Po wielu latach zrozumiałam wreszcie o co chodziło dowcipnisiom z 2005 roku i bardzo się wstydzę, że nie widziałam tego wcześniej. Wzorcem władcy absolutnego, zawsze słuchanego przez swoich poddanych jest również król z którym spotyka się Mały Książe, bohater słynnej powieści dla dzieci od roku do stu lat, którą napisał Antoine de Saint-Exupéry. Król podczas rozmowy przekazuje Małemu Księciu filozofię swojej władzy. Otóż jeżeli władca chce być dokładnie wysłuchiwany przez swoich poddanych musi im wydawać wyłącznie rozsądne rozkazy. „SI j'ordonnais à un général de voler une fleur à l'autre à la façon d'un papillon, ou d'écrire une tragédie, ou de se changer en oiseau de mer, et si le général n'exécutait pas l'ordre reçu, qui, de lui ou de moi, serait dans son tort?” Co znaczy: „Gdybym nakazał generałowi latać jak motylek z kwiatka na kwiatek, albo napisać tragedię, albo zmienić się w morskiego ptaka i jeżeli generał nie wykonałby otrzymanego rozkazu to kto popełniłby błąd, on czy ja?”
Mały Książe dobrze zrozumiał króla. Poza tym poczuł się trochę znudzony jego wywodami więc powiedział: „Si votre majesté désirait être obéie ponctuellement, elle pourrait me donner un ordre raisonnable. Elle pourrait m'ordonner, par exemple, de partir avant une minute”. Co znaczy: „Jeżeli Wasza Wysokość pragnie być dokładnie wysłuchany może mi wydać jakiś rozsądny rozkaz. Może mi na przykład rozkazać abym odszedł stąd przed upływem minuty”. Nie mogłam się oprzeć przed zacytowaniem tych tekstów w oryginale bo podczas szkolnego międzynarodowego obozu językowego w Giżycku odgrywałam właśnie rolę króla i swoją rolę pamiętam do dziś. Małego Księcia brawurowo odegrała koleżanka Basia Sokół. Na marginesie. W szkolnych przedstawieniach zawsze grałam króla, mędrca albo smoka. Nigdy nie zagrałam królewny, księżniczki a nawet choćby tylko nieszczęsnej topielicy czyli Ofelii -a tak o tym marzyłam. Taki już jest mój podły los. Kiedy mały Książe poprosił króla żeby rozkazał słońcu zajść ten odparł, że czeka na sprzyjające okoliczności. Na planetoidzie numer 325 oprócz króla mieszkał – o ile dobrze pamiętam - tylko stary szczur. Król zaproponował księciu aby jako minister sprawiedliwości regularnie skazywał tego szczura na śmierć a potem go ułaskawiał. A Małego Księcia opuszczającego planetoidę zgodnie z wydanym rozsądnym rozkazem król mianował swoim ambasadorem.
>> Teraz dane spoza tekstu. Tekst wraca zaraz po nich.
// cpu4_switch_tb: runs the lab's test program on the switch-programmed CPU,
// in both entry modes side by side, and checks the displayed ACC and PC
// after every instruction against the expected trace:
//   LDI 6 (6,1)  STORE 7 (6,2)  LDI 3 (3,3)  LOAD 7 (6,4)  LDI 7 (7,5)
//   ADD 7 (13,6) JIFN (13,7, not taken)  ADDI 8 (5,8)  JMPZ (5,0)
//   LDI 0 (0,1)  JIFZ (0,0, taken)
// Each CPU has its own clock, pulsed by hand like the lab's toggle switch.
// The two-switch version (default) must finish each instruction in one
// clock, the one-switch version in two, with ACC and PC unchanged after the
// first. Segment outputs are compared with the expected glyphs.
module cpu4_switch_tb;
  import cpu4_pkg::*;
  import cpu4_ref_pkg::*;

  logic       pclk = 0, sclk = 0, rst_n;
  logic [7:0] dip0, dip1, sdip;
  logic [6:0] acc_seg_n, pc_seg_n, s_acc_seg_n, s_pc_seg_n;
  logic [3:0] acc, pc, s_acc, s_pc;
  logic       phase, s_phase, jump, s_jump;
  int checks = 0, failures = 0;
  int n_jumps = 0, s_jumps = 0;

  cpu4_switch dut (
    .clk(pclk), .rst_n(rst_n), .dip0(dip0), .dip1(dip1),
    .acc_seg_n(acc_seg_n), .pc_seg_n(pc_seg_n), .acc(acc), .pc(pc),
    .phase(phase), .jump(jump)
  );

  cpu4_switch #(.SERIAL_BYTES(1'b1)) dut_serial (
    .clk(sclk), .rst_n(rst_n), .dip0(sdip), .dip1(8'h00),
    .acc_seg_n(s_acc_seg_n), .pc_seg_n(s_pc_seg_n), .acc(s_acc), .pc(s_pc),
    .phase(s_phase), .jump(s_jump)
  );

  typedef struct {
    op_e        op;
    logic [3:0] db;
    logic [3:0] addr;
    logic [3:0] exp_acc;
    logic [3:0] exp_pc;
  } step_t;

  localparam int N = 11;
  step_t prog [N] = '{
    '{OP_LDI,   4'd6, 4'd0, 4'd6,  4'd1},
    '{OP_STORE, 4'd0, 4'd7, 4'd6,  4'd2},
    '{OP_LDI,   4'd3, 4'd0, 4'd3,  4'd3},
    '{OP_LOAD,  4'd0, 4'd7, 4'd6,  4'd4},
    '{OP_LDI,   4'd7, 4'd0, 4'd7,  4'd5},
    '{OP_ADD,   4'd0, 4'd7, 4'd13, 4'd6},
    '{OP_JIFN,  4'd0, 4'd0, 4'd13, 4'd7},
    '{OP_ADDI,  4'd8, 4'd0, 4'd5,  4'd8},
    '{OP_JMPZ,  4'd0, 4'd0, 4'd5,  4'd0},
    '{OP_LDI,   4'd0, 4'd0, 4'd0,  4'd1},
    '{OP_JIFZ,  4'd0, 4'd0, 4'd0,  4'd0}
  };

  task automatic check(string what, logic [6:0] got, logic [6:0] exp);
    checks++;
    if (got !== exp) begin
      failures++;
      $display("FAIL %s got %h expected %h (t=%0t)", what, got, exp, $time);
    end
  endtask

  always @(posedge pclk) if (jump) n_jumps++;
  always @(posedge sclk) if (s_jump) s_jumps++;

  initial begin
    #100000;
    failures++;
    $display("watchdog expired");
    $display("TB_RESULT checks=%0d failures=%0d", checks, failures);
    $finish;
  end

  // One clock pulse on the chosen CPU only (the other's clock stays low).
  task automatic pulse(bit serial);
    #4;
    if (serial) sclk = 1; else pclk = 1;
    #5;
    if (serial) sclk = 0; else pclk = 0;
    #1;
  endtask

  initial begin
    rst_n = 0; dip0 = OP_NOP; dip1 = 0; sdip = OP_NOP;
    #12 rst_n = 1;
    check("PC display after reset", pc_seg_n, glyph_n(4'd0));
    // Two switch sets: one clock per instruction.
    foreach (prog[i]) begin
      dip0 = prog[i].op; dip1 = {prog[i].db, prog[i].addr};
      pulse(1'b0);
      check("ACC", 7'(acc), 7'(prog[i].exp_acc));
      check("PC", 7'(pc), 7'(prog[i].exp_pc));
      check("ACC display", acc_seg_n, glyph_n(prog[i].exp_acc));
      check("PC display", pc_seg_n, glyph_n(prog[i].exp_pc));
      check("phase stays 0", 7'(phase), 7'd0);
    end
    // One switch set: byte 0 then byte 1, two clocks per instruction.
    foreach (prog[i]) begin
      logic [3:0] acc_before, pc_before;
      acc_before = s_acc; pc_before = s_pc;
      sdip = prog[i].op;
      check("serial: phase 0", 7'(s_phase), 7'd0);
      pulse(1'b1);
      check("serial: phase 1", 7'(s_phase), 7'd1);
      check("serial: ACC held", 7'(s_acc), 7'(acc_before));
      check("serial: PC held", 7'(s_pc), 7'(pc_before));
      sdip = {prog[i].db, prog[i].addr};
      pulse(1'b1);
      check("serial: ACC", 7'(s_acc), 7'(prog[i].exp_acc));
      check("serial: PC", 7'(s_pc), 7'(prog[i].exp_pc));
      check("serial: ACC display", s_acc_seg_n, glyph_n(prog[i].exp_acc));
      check("serial: PC display", s_pc_seg_n, glyph_n(prog[i].exp_pc));
    end
    check("jumps taken", 7'(n_jumps), 7'd2);
    check("serial jumps taken", 7'(s_jumps), 7'd2);
    $display("TB_RESULT checks=%0d failures=%0d", checks, failures);
    $finish;
  end

endmodule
Revenons à nos moutons -wracając do naszych baranów czyli do naszego tematu. Wydaje mi się, że filozofia władzy jaką prezentuje król z planety Małego Księcia jest dokładnie filozofią władzy naszego obecnego prezydenta. On też usiłuje zawsze być rozsądny i wydawać wyłącznie rozsądne rozkazy. Nie chce rozumieć, że nie da się wszystkich zadowolić i trzeba czasami zdecydowanie opowiedzieć się po jednej ze stron. Ne da się służyć Ukrainie (takie sformułowanie padło w oficjalnej rządowej narracji) oraz przyjaźnić z jej dość operetkowym prezydentem i wytłumaczyć potomkom ofiar rzezi wołyńskiej, dlaczego bezskutecznie się walczy o prawo do godnego pochówku ich krewnych. Jeżeli Ukraińcy chcą budować swą tożsamość narodową w oparciu o kult Bandery nie mamy prawa w tym uczestniczyć. Doszukiwanie się zasług Bandery oraz symetrii wzajemnych krzywd jest dla nas po prostu niedopuszczalne. To tak jakby trawestując znane powiedzenie zapalić Panu Bogu tylko ogarek a diabłu całą świecę. Nie można cieszyć się, że wilk jest syty jeżeli owca została pożarta.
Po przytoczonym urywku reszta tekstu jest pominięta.